Description of Bounagaea gen. nov

Bounagaea (bou.na.ga’ea, N.L. gen. masc. n. bounagaea of Bounaga, named in honour of the memory and untimely death of our late Professor Djilali Bounaga (1931–1980) of the Centre National de Recherche sur les Zones Arides (CNRZA), and also in honour of our Professor Nicole Bounaga-Riveill (CNRZA and URZA) for their broad contributions in teaching and training of researchers in the field of biology in Algeria).

Gram-stain positive, extremely halophilic, filamentous, aerobic actinobacteria. Diffusible pigments are not produced.

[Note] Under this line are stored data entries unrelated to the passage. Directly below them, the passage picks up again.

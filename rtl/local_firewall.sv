// local_firewall: firewall between one IP (processor, memory, accelerator,
// I/O controller) and the communication bus.
//
// Every transaction is checked twice. At the source, the firewall of the
// issuing IP checks that the target address lies in a known section (against
// spoofing and relocation), that the read/write right allows it, and that
// the access size is an allowed data format (against overflow-style
// misuse); it also stamps its own ID as the transaction's source, so an IP
// cannot pretend to be another. At the target, the firewall of the receiving
// IP checks that the source ID is allowed for the addressed section, that the
// section exists, and that a written value lies in the allowed range.
// A refused transaction is answered with an error to its sender, never
// reaches the other side, and is reported as an alarm on the firewall
// network. The rules of both tables are written over that network
// (`cfg_valid`, `cfg`, addressed by firewall ID).
//
// Ports: `ip_o_*` from the IP, `bus_o_*` to the bus (valid/ready; the
// decision is combinational, an error is given with `ip_o_ready`); `bus_i_*`
// from the bus, `ip_i_*` to the IP. `alarm_valid`/`alarm` are registered,
// one cycle after the refused transaction. Only requests are checked; read
// data returns outside the firewall.
//
// The checks at each side follow the design's tables; the rule format,
// table sizes, the first-match rule and the handshake are this
// implementation's choices.
module local_firewall
  import fw_pkg::*;
#(
  parameter logic [3:0]  FW_ID = 4'd1,
  parameter int unsigned N_OUT = 4,
  parameter int unsigned N_IN  = 4
) (
  input  logic      clk,
  input  logic      rst_n,
  // IP -> bus
  input  logic      ip_o_valid,
  input  bus_txn_t  ip_o_txn,
  output logic      ip_o_ready,
  output logic      ip_o_err,
  output logic      bus_o_valid,
  output bus_txn_t  bus_o_txn,
  input  logic      bus_o_ready,
  // bus -> IP
  input  logic      bus_i_valid,
  input  bus_txn_t  bus_i_txn,
  output logic      bus_i_ready,
  output logic      bus_i_err,
  output logic      ip_i_valid,
  output bus_txn_t  ip_i_txn,
  input  logic      ip_i_ready,
  // firewall network
  input  logic      cfg_valid,
  input  fw_cfg_t   cfg,
  output logic      alarm_valid,
  output fw_alarm_t alarm
);

  fw_rule_t out_q [N_OUT];
  fw_rule_t in_q  [N_IN];
  alarm_e   out_code, in_code;

  always_ff @(posedge clk) begin
    if (!rst_n) begin
      for (int i = 0; i < N_OUT; i++) out_q[i] <= '0;
      for (int i = 0; i < N_IN; i++)  in_q[i]  <= '0;
    end else if (cfg_valid && cfg.fw_id == FW_ID) begin
      if (cfg.tbl_in) begin
        if (32'(cfg.idx) < N_IN) in_q[cfg.idx[$clog2(N_IN)-1:0]] <= cfg.rule;
      end else begin
        if (32'(cfg.idx) < N_OUT) out_q[cfg.idx[$clog2(N_OUT)-1:0]] <= cfg.rule;
      end
    end
  end

  // Source-side checks.
  always_comb begin
    logic     hit;
    fw_rule_t r;
    hit = 1'b0;
    r   = '0;
    for (int i = N_OUT - 1; i >= 0; i--)
      if (rule_hit(out_q[i], ip_o_txn.addr)) begin hit = 1'b1; r = out_q[i]; end
    if (!hit)                                      out_code = ALM_NO_SECTION;
    else if (ip_o_txn.we ? !r.wr_ok : !r.rd_ok)    out_code = ALM_RW;
    else if (ip_o_txn.size == 2'd3 || !r.fmt_ok[ip_o_txn.size]) out_code = ALM_FORMAT;
    else                                           out_code = ALM_NONE;
  end

  // Target-side checks.
  always_comb begin
    logic     hit;
    fw_rule_t r;
    hit = 1'b0;
    r   = '0;
    for (int i = N_IN - 1; i >= 0; i--)
      if (rule_hit(in_q[i], bus_i_txn.addr)) begin hit = 1'b1; r = in_q[i]; end
    if (!hit)                              in_code = ALM_NO_SECTION;
    else if (!r.src_ok[bus_i_txn.src])     in_code = ALM_SOURCE;
    else if (bus_i_txn.we && (bus_i_txn.data < r.vmin || bus_i_txn.data > r.vmax))
                                           in_code = ALM_VALUE;
    else                                   in_code = ALM_NONE;
  end

  always_comb begin
    bus_o_valid   = ip_o_valid && out_code == ALM_NONE;
    bus_o_txn     = ip_o_txn;
    bus_o_txn.src = FW_ID[SRC_W-1:0];
    ip_o_ready    = (out_code == ALM_NONE) ? bus_o_ready : 1'b1;
    ip_o_err      = ip_o_valid && out_code != ALM_NONE;

    ip_i_valid    = bus_i_valid && in_code == ALM_NONE;
    ip_i_txn      = bus_i_txn;
    bus_i_ready   = (in_code == ALM_NONE) ? ip_i_ready : 1'b1;
    bus_i_err     = bus_i_valid && in_code != ALM_NONE;
  end

  // Alarm report; a refused outgoing access is reported first, a refused
  // incoming one in the same cycle is reported when the source side is quiet.
  always_ff @(posedge clk) begin
    if (!rst_n) begin
      alarm_valid <= 1'b0;
      alarm       <= '0;
    end else begin
      alarm_valid <= ip_o_err || bus_i_err;
      if (ip_o_err)
        alarm <= '{fw_id: FW_ID, code: out_code, src: FW_ID[SRC_W-1:0], addr: ip_o_txn.addr};
      else if (bus_i_err)
        alarm <= '{fw_id: FW_ID, code: in_code, src: bus_i_txn.src, addr: bus_i_txn.addr};
    end
  end

endmodule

Substrate hyphae are well developed and fragment with age into cocci-shaped elements. Forms aerial mycelium with long chains of non-motile, smooth-surfaced and oval or spherical spores. The cell wall contains meso-diaminopimelic acid as the diamino acid, and arabinose and galactose are present as major whole-cell sugars. The diagnostic phospholipid is phosphatidylcholine. The major fatty acids are anteiso-C17:0, iso-C15:0, iso-C17:0 and cis9 iso-C17:1. The predominant menaquinones are MK-9(H4), MK-9(H2) and MK-10(H2). Mycolic acids are not present. The G+C content of the genomic DNA of the type strain of the type species is 71.3 mol%. The type species is Bounagaea algeriensis.

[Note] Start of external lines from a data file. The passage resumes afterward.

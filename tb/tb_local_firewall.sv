// tb_local_firewall: configures both rule tables over the firewall network
// and drives outgoing and incoming transactions that each break one rule
// (missing section, read/write right, data format, source ID, value range),
// checking that exactly the allowed ones pass, that refused ones raise an
// error and an alarm with the right code one cycle later, that the source ID
// is stamped, and that messages for other firewalls are ignored.
module tb_local_firewall;
  import fw_pkg::*;
  logic clk = 0, rst_n = 0;
  logic ip_o_valid = 0, ip_o_ready, ip_o_err, bus_o_valid, bus_o_ready = 1;
  logic bus_i_valid = 0, bus_i_ready, bus_i_err, ip_i_valid, ip_i_ready = 1;
  bus_txn_t ip_o_txn, bus_o_txn, bus_i_txn, ip_i_txn;
  logic cfg_valid = 0, alarm_valid;
  fw_cfg_t cfg;
  fw_alarm_t alarm;
  int checks = 0, failures = 0;

  local_firewall #(.FW_ID(4'd3), .N_OUT(4), .N_IN(4)) dut (.*);
  always #5 clk = ~clk;

  initial begin
    repeat (2000) @(posedge clk);
    failures++;
    $display("TB_RESULT checks=%0d failures=%0d", checks, failures);
    $finish;
  end

  task automatic chk(input logic ok, input string what);
    checks++;
    if (!ok) begin failures++; $display("FAIL %s", what); end
  endtask

  function automatic fw_rule_t rule(input logic [31:0] b, input logic [31:0] l, input logic r, input logic w,
                                    input logic [2:0] f, input logic [7:0] s, input logic [31:0] vmin, input logic [31:0] vmax);
    return '{valid: 1'b1, base: b, last: l, rd_ok: r, wr_ok: w, fmt_ok: f, src_ok: s, vmin: vmin, vmax: vmax, level: 2'd0};
  endfunction

  task automatic send_cfg(input logic [3:0] id, input logic tin, input int idx, input fw_rule_t r);
    @(negedge clk);
    cfg = '{fw_id: id, tbl_in: tin, idx: 4'(idx), rule: r};
    cfg_valid = 1;
    @(negedge clk); cfg_valid = 0;
  endtask

  task automatic out_txn(input logic we, input size_e sz, input logic [31:0] a, input alarm_e exp);
    @(negedge clk);
    ip_o_txn = '{src: 3'd6, we: we, size: sz, addr: a, data: 32'h5};
    ip_o_valid = 1;
    #1;
    chk(bus_o_valid == (exp == ALM_NONE) && ip_o_err == (exp != ALM_NONE) && ip_o_ready,
        $sformatf("outgoing %h: pass %0d err %0d", a, bus_o_valid, ip_o_err));
    if (exp == ALM_NONE) chk(bus_o_txn.src == 3'd3 && bus_o_txn.addr == a, "source stamped");
    @(negedge clk); ip_o_valid = 0;
    chk(alarm_valid == (exp != ALM_NONE) && (exp == ALM_NONE || alarm.code == exp),
        $sformatf("outgoing alarm %0d code %0d exp %0d", alarm_valid, alarm.code, exp));
  endtask

  task automatic in_txn(input logic [2:0] src, input logic we, input logic [31:0] a, input logic [31:0] d, input alarm_e exp);
    @(negedge clk);
    bus_i_txn = '{src: src, we: we, size: SZ_WORD, addr: a, data: d};
    bus_i_valid = 1;
    #1;
    chk(ip_i_valid == (exp == ALM_NONE) && bus_i_err == (exp != ALM_NONE),
        $sformatf("incoming %h from %0d: pass %0d err %0d", a, src, ip_i_valid, bus_i_err));
    @(negedge clk); bus_i_valid = 0;
    chk(alarm_valid == (exp != ALM_NONE) && (exp == ALM_NONE || (alarm.code == exp && alarm.src == src)),
        $sformatf("incoming alarm %0d code %0d exp %0d", alarm_valid, alarm.code, exp));
  endtask

  initial begin
    ip_o_txn = '0; bus_i_txn = '0; cfg = '0;
    repeat (3) @(negedge clk);
    rst_n = 1;
    out_txn(0, SZ_WORD, 32'h4000_0000, ALM_NO_SECTION);     // empty table refuses all
    // source side: shared memory rw words only, LCD write-only any size
    send_cfg(4'd3, 0, 0, rule(32'h4000_0000, 32'h4000_ffff, 1, 1, 3'b100, 8'hff, 0, 0));
    send_cfg(4'd3, 0, 1, rule(32'h5000_0000, 32'h5000_00ff, 0, 1, 3'b111, 8'hff, 0, 0));
    // target side: own registers, sources 1 and 2, values 10..99
    send_cfg(4'd3, 1, 0, rule(32'h6000_0000, 32'h6000_000f, 1, 1, 3'b111, 8'b0000_0110, 10, 99));
    // a message for firewall 4 must not change firewall 3
    send_cfg(4'd4, 0, 0, rule(32'h4000_0000, 32'h4000_ffff, 0, 0, 3'b000, 8'h00, 0, 0));
    out_txn(1, SZ_WORD, 32'h4000_0010, ALM_NONE);
    out_txn(0, SZ_WORD, 32'h4000_fffc, ALM_NONE);
    out_txn(0, SZ_BYTE, 32'h4000_0010, ALM_FORMAT);
    out_txn(0, SZ_WORD, 32'h5000_0010, ALM_RW);
    out_txn(1, SZ_BYTE, 32'h5000_0010, ALM_NONE);
    out_txn(1, SZ_WORD, 32'h5000_0100, ALM_NO_SECTION);
    in_txn(3'd1, 1, 32'h6000_0004, 32'd50, ALM_NONE);
    in_txn(3'd2, 0, 32'h6000_0008, 32'd0,  ALM_NONE);
    in_txn(3'd5, 0, 32'h6000_0008, 32'd0,  ALM_SOURCE);
    in_txn(3'd1, 1, 32'h6000_0004, 32'd100, ALM_VALUE);
    in_txn(3'd1, 1, 32'h6000_0004, 32'd9,  ALM_VALUE);
    in_txn(3'd1, 1, 32'h6000_0010, 32'd50, ALM_NO_SECTION);
    // reconfiguration: allow bytes to shared memory
    send_cfg(4'd3, 0, 0, rule(32'h4000_0000, 32'h4000_ffff, 1, 1, 3'b111, 8'hff, 0, 0));
    out_txn(0, SZ_BYTE, 32'h4000_0010, ALM_NONE);
    $display("TB_RESULT checks=%0d failures=%0d", checks, failures);
    $finish;
  end
endmodule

Description of Bounagaea algeriensis sp. nov

Bounagaea algeriensis (al.ge.ri.en’sis. N.L. fem. adj. algeriensis, pertaining to Algeria, the source of the soil from which the type strain was isolated).

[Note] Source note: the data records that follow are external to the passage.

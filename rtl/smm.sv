// smm: Security Memory Map.
//
// Holds one entry per memory segment of the running application: base address,
// size in bytes, security level (confidentiality & integrity, confidentiality
// only, or none) and whether the segment holds code or data. Every cacheline
// address from the caches is looked up against all entries in parallel. A
// line belongs to the valid entry with the lowest number whose byte range it
// overlaps; segments need not be line aligned (a segment boundary inside a
// line gives the whole line the policy of the lower-numbered entry). Lines
// outside every segment are not protected.
//
// The security metadata (timestamps and authentication tags) of all protected
// segments share one index space: a protected segment owns one slot for every
// cacheline it touches, placed after the slots of the protected segments with
// a lower entry number. The lookup returns the slot of the addressed line.
//
// Interface: `cfg_we` writes entry `cfg_idx` with `cfg_entry` (an entry of
// size zero is invalid); `cfg_clear` invalidates all entries. The lookup
// (`lk_addr` -> `lk`) is combinational; `lk_addr` is a line address.
//
// The fields of an entry follow the design; the 64-bit packing, the number of
// entries, the overlap rule and the slot numbering are this implementation's
// choices.
module smm
  import hsc_pkg::*;
#(
  parameter int unsigned NSEG = 16
) (
  input  logic                    clk,
  input  logic                    rst_n,
  input  logic                    cfg_clear,
  input  logic                    cfg_we,
  input  logic [$clog2(NSEG)-1:0] cfg_idx,
  input  smm_entry_t              cfg_entry,
  input  addr_t                   lk_addr,
  output smm_result_t             lk
);

  smm_entry_t  ent_q [NSEG];
  logic [31:0] first_line [NSEG];   // line number of the first byte
  logic [31:0] end_line   [NSEG];   // line number one past the last byte
  logic [31:0] meta_base  [NSEG];

  always_ff @(posedge clk) begin
    if (!rst_n || cfg_clear) begin
      for (int i = 0; i < NSEG; i++) ent_q[i] <= '0;
    end else if (cfg_we) begin
      ent_q[cfg_idx] <= cfg_entry;
    end
  end

  // Line span of every segment and prefix sums of the protected spans.
  always_comb begin
    logic [32:0] last;
    logic [31:0] acc;
    acc = '0;
    for (int i = 0; i < NSEG; i++) begin
      last          = 33'(ent_q[i].base) + 33'(ent_q[i].size) - 33'd1;
      first_line[i] = {5'd0, ent_q[i].base[31:5]};
      end_line[i]   = 32'(last[32:5]) + 32'd1;
      meta_base[i]  = acc;
      if (ent_q[i].level != SEC_NONE && ent_q[i].size != '0)
        acc = acc + (end_line[i] - first_line[i]);
    end
  end

  always_comb begin
    logic [31:0] line;
    line = {5'd0, lk_addr[31:5]};
    lk   = '0;
    for (int i = NSEG - 1; i >= 0; i--) begin
      if (ent_q[i].size != '0 && line >= first_line[i] && line < end_line[i]) begin
        lk.hit      = 1'b1;
        lk.seg_id   = 4'(i);
        lk.level    = ent_q[i].level;
        lk.is_code  = ent_q[i].is_code;
        lk.meta_idx = meta_base[i] + (line - first_line[i]);
      end
    end
  end

endmodule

The species exhibits the following properties in addition to those given in the genus description. Aerial mycelium is moderately abundant with white colour on ISP 2, nutrient agar and CM agar media. Forms long chains of non-motile, smooth-surfaced, and oval or spherical spores (0.8–0.9 × 0.8–1.3 µm). Substrate mycelium is dark reddish orange colour on ISP 2 and nutrient agar media, and light yellow on CM agar and ISP 4 media. The substrate mycelium is well developed on all media tested and fragments into non-motile cocci. Optimal culture conditions are 28–35 °C and pH 6–7, in the presence of 15–25 % (w/v) NaCl. Growth is not observed in the absence of NaCl or in the presence of 7 % (w/v) NaCl. Not able to reduce nitrate to nitrite. Degrades adenine, gelatin, hypoxanthine, testosterone, Tween 80, l-tyrosine and xanthine, but not casein, guanine and starch. The following compounds are utilised as sole carbon sources: erythritol, d-fructose, d-galactose, d-glucose, glycerol, meso-inositol, maltose, d-mannose, d-ribose, sucrose, d-trehalose, d-xylose and l-proline. The following substances are not utilised: adonitol, l-arabinose, d-cellobiose, d-lactose, d-mannitol, d-melezitose, d-melibiose, d-raffinose, l-rhamnose, salicin, d-sorbitol, l-alanine and l-serine. Acetate, citrate and pyruvate are decarboxylated, but not benzoate, butyrate, oxalate, propionate, succinate and l-tartrate. The G+C content of the genomic DNA of the type strain is 71.3 mol%.

The type strain H8T (=DSM 45966T = CECT 8470T) was isolated from a Saharan soil sample collected from El-Goléa (Ghardaïa, South Algeria). The 16S rRNA gene sequence of strain H8T has been deposited in GenBank under the accession number KF981441.